**Task statement:** Please work out how many lines in the entries below include the string "test", and reply with the number alone.

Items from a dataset
((
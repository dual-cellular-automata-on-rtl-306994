// dca_pkg: constants and types shared by the dual cellular-automaton image
// encryptor. The image is 128 x 128 pixels of 8-bit grey, handled as a row
// vector of 16384 pixels, so every pixel index and RAM address is 14 bits.
//
// The two cellular automata (CA) are null-boundary rule 90 / rule 150 arrays.
// A rule mask has bit i set when cell i+1 (cells numbered from 1, left to
// right as drawn) uses rule 150 (s_i <= s_{i-1} ^ s_i ^ s_{i+1}); a clear bit
// means rule 90 (s_i <= s_{i-1} ^ s_{i+1}). Both masks below give
// maximal-length sequences: 2^14-1 states for the shuffler and 2^8-1 states
// for the key generator. The rule sequences are the published ones; the bit
// order (cell 1 in bit 0) is this design's choice.
package dca_pkg;

  localparam int IMG_SIDE = 128;
  localparam int NPIX     = IMG_SIDE * IMG_SIDE;   // 16384 pixels
  localparam int ADDR_W   = 14;                    // log2(NPIX)
  localparam int PIXEL_W  = 8;                     // grey level

  // 14-cell shuffler: R90-R150-R150-R150-R150-R150-R90-R150-R150-R150-R150-R150-R150-R90
  localparam logic [13:0] CA14_RULE150 = 14'b01_1111_1011_1110;
  // 8-cell key generator: R90-R90-R150-R90-R150-R90-R150-R90
  localparam logic [7:0]  CA8_RULE150  = 8'b0101_0100;

  // Pixel sequencer states. Each pixel takes GEN -> ADDR -> ENC, one clock each.
  typedef enum logic [2:0] {
    S_IDLE = 3'd0,   // seeds held in the CAs, waiting for the encrypt switch
    S_GEN  = 3'd1,   // cycle 1: both CAs step
    S_ADDR = 3'd2,   // cycle 2: 14-bit CA value latched as RAM address, pixel read
    S_ENC  = 3'd3,   // cycle 3: XOR / XNOR and write to both RAMs
    S_DONE = 3'd4    // all pixels written, waiting for the switch to return to 0
  } ctrl_state_t;

endpackage
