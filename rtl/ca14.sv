// ca14: 14-cell rule 90/150 cellular automaton, the pixel-position shuffler.
//
// Each clock with step=1 every cell takes the XOR of its two neighbours
// (rule 90), and also of itself where the rule mask selects rule 150. The
// cells at both ends see a constant 0 beyond the edge (null boundary). With
// the published rule sequence R90-R150x5-R90-R150x6-R90 the automaton runs
// through all 16383 non-zero states before repeating, so the state can serve
// as a scrambled write address that never repeats within one image.
//
// Interface: load has priority over step and copies seed into the cells; a
// zero seed, which would lock the automaton at zero, is replaced by 1 (a
// choice of this design, as are the reset value 1 and the load port). state
// is the registered cell vector, cell 1 in bit 0, and changes one clock
// after load or step.
module ca14
  import dca_pkg::*;
#(
  parameter int          N       = 14,
  parameter logic [N-1:0] RULE150 = CA14_RULE150
) (
  input  logic         clk,
  input  logic         rst_n,
  input  logic         load,
  input  logic [N-1:0] seed,
  input  logic         step,
  output logic [N-1:0] state
);

  logic [N-1:0] next_state;

  // Left neighbour of cell i is bit i-1, right neighbour bit i+1; the shifts
  // bring in zeros at the two ends, which is the null boundary.
  always_comb next_state = (state << 1) ^ (state >> 1) ^ (state & RULE150);

  always_ff @(posedge clk or negedge rst_n) begin
    if (!rst_n)      state <= N'(1);
    else if (load)   state <= (seed == '0) ? N'(1) : seed;
    else if (step)   state <= next_state;
  end

  // A maximal-length 90/150 automaton never reaches the all-zero state.
  a_nonzero: assert property (@(posedge clk) disable iff (!rst_n) state != '0);

endmodule
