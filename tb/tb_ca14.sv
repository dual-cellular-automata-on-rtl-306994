// tb_ca14: self-checking test of the 14-cell rule 90/150 shuffler.
// A reference model steps a cell array cell by cell from the published rule
// list (90 or 150 per cell, null boundary). The test checks the reset value,
// seed loading (including the zero-seed guard), that step=0 holds the state,
// every state against the model, and that the sequence has the full period
// 2^14-1 with every non-zero state visited exactly once.
module tb_ca14;
  localparam int N = 14;
  localparam int RULES [N] = '{90,150,150,150,150,150,90,150,150,150,150,150,150,90};

  logic clk = 1'b0, rst_n = 1'b0, load = 1'b0, step = 1'b0;
  logic [N-1:0] seed = '0, state;
  int checks = 0, failures = 0;

  ca14 dut (.*);

  always #5 clk = ~clk;

  function automatic logic [N-1:0] ref_next(logic [N-1:0] s);
    logic [N-1:0] r;
    for (int i = 0; i < N; i++) begin
      logic l, c, rt;
      l  = (i == 0)     ? 1'b0 : s[i-1];
      rt = (i == N - 1) ? 1'b0 : s[i+1];
      c  = s[i];
      r[i] = (RULES[i] == 150) ? (l ^ c ^ rt) : (l ^ rt);
    end
    return r;
  endfunction

  task automatic check(logic [N-1:0] got, logic [N-1:0] exp, string what);
    checks++;
    if (got !== exp) begin
      failures++;
      $display("FAIL %s: got %h expected %h", what, got, exp);
    end
  endtask

  initial begin : watchdog
    repeat (200000) @(posedge clk);
    failures++;
    $display("FAIL watchdog expired");
    $display("TB_RESULT checks=%0d failures=%0d", checks, failures);
    $finish;
  end

  bit visited [1 << N];
  logic [N-1:0] model, start;
  int period;

  initial begin
    repeat (2) @(posedge clk);
    #1 check(state, N'(1), "reset value");
    rst_n = 1'b1;

    // zero seed is replaced by 1
    @(negedge clk); load = 1'b1; seed = '0;
    @(negedge clk); load = 1'b0;
    check(state, N'(1), "zero seed");

    // random seeds, random step pattern, compare with the model
    for (int t = 0; t < 20; t++) begin
      @(negedge clk);
      seed = N'($urandom_range(1, (1 << N) - 1));
      load = 1'b1; step = 1'b1;   // load has priority
      @(negedge clk);
      load = 1'b0;
      check(state, seed, "load");
      model = seed;
      for (int k = 0; k < 300; k++) begin
        step = 1'($urandom_range(0, 1));
        @(negedge clk);
        if (step) model = ref_next(model);
        check(state, model, "step");
      end
      step = 1'b0;
    end

    // full period from one seed
    @(negedge clk); load = 1'b1; seed = 14'h2A5C; start = 14'h2A5C;
    @(negedge clk); load = 1'b0; step = 1'b1;
    foreach (visited[i]) visited[i] = 1'b0;
    period = 0;
    do begin
      @(negedge clk);
      period++;
      if (visited[state]) begin
        failures++;
        $display("FAIL state %h repeated after %0d steps", state, period);
        break;
      end
      visited[state] = 1'b1;
    end while (state != start && period < (1 << N));
    step = 1'b0;
    checks++;
    if (period != (1 << N) - 1) begin
      failures++;
      $display("FAIL period %0d, expected %0d", period, (1 << N) - 1);
    end
    checks++;
    if (visited[0]) begin
      failures++;
      $display("FAIL all-zero state reached");
    end

    $display("TB_RESULT checks=%0d failures=%0d", checks, failures);
    $finish;
  end
endmodule
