// ca8: 8-cell rule 90/150 cellular automaton, the pixel key generator.
//
// Each clock with step=1 every cell takes the XOR of its two neighbours
// (rule 90), and also of itself where the rule mask selects rule 150, with a
// constant 0 beyond both ends (null boundary). The published rule sequence
// R90-R90-R150-R90-R150-R90-R150-R90 gives all 255 non-zero bytes before the
// sequence repeats; the current state is the key byte that is XORed (image 1)
// or XNORed (image 2) with the secret pixel.
//
// Interface: load has priority over step and copies seed into the cells; a
// zero seed is replaced by 1. The seed port, that replacement and the reset
// value 1 are choices of this design. state is the registered cell vector,
// cell 1 in bit 0, and changes one clock after load or step.
module ca8
  import dca_pkg::*;
#(
  parameter int          N       = 8,
  parameter logic [N-1:0] RULE150 = CA8_RULE150
) (
  input  logic         clk,
  input  logic         rst_n,
  input  logic         load,
  input  logic [N-1:0] seed,
  input  logic         step,
  output logic [N-1:0] state
);

  logic [N-1:0] next_state;

  // Left neighbour of cell i is bit i-1, right neighbour bit i+1; the shifts
  // bring in zeros at the two ends, which is the null boundary.
  always_comb next_state = (state << 1) ^ (state >> 1) ^ (state & RULE150);

  always_ff @(posedge clk or negedge rst_n) begin
    if (!rst_n)      state <= N'(1);
    else if (load)   state <= (seed == '0) ? N'(1) : seed;
    else if (step)   state <= next_state;
  end

  // A maximal-length 90/150 automaton never reaches the all-zero state.
  a_nonzero: assert property (@(posedge clk) disable iff (!rst_n) state != '0);

endmodule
))
**Response:** 2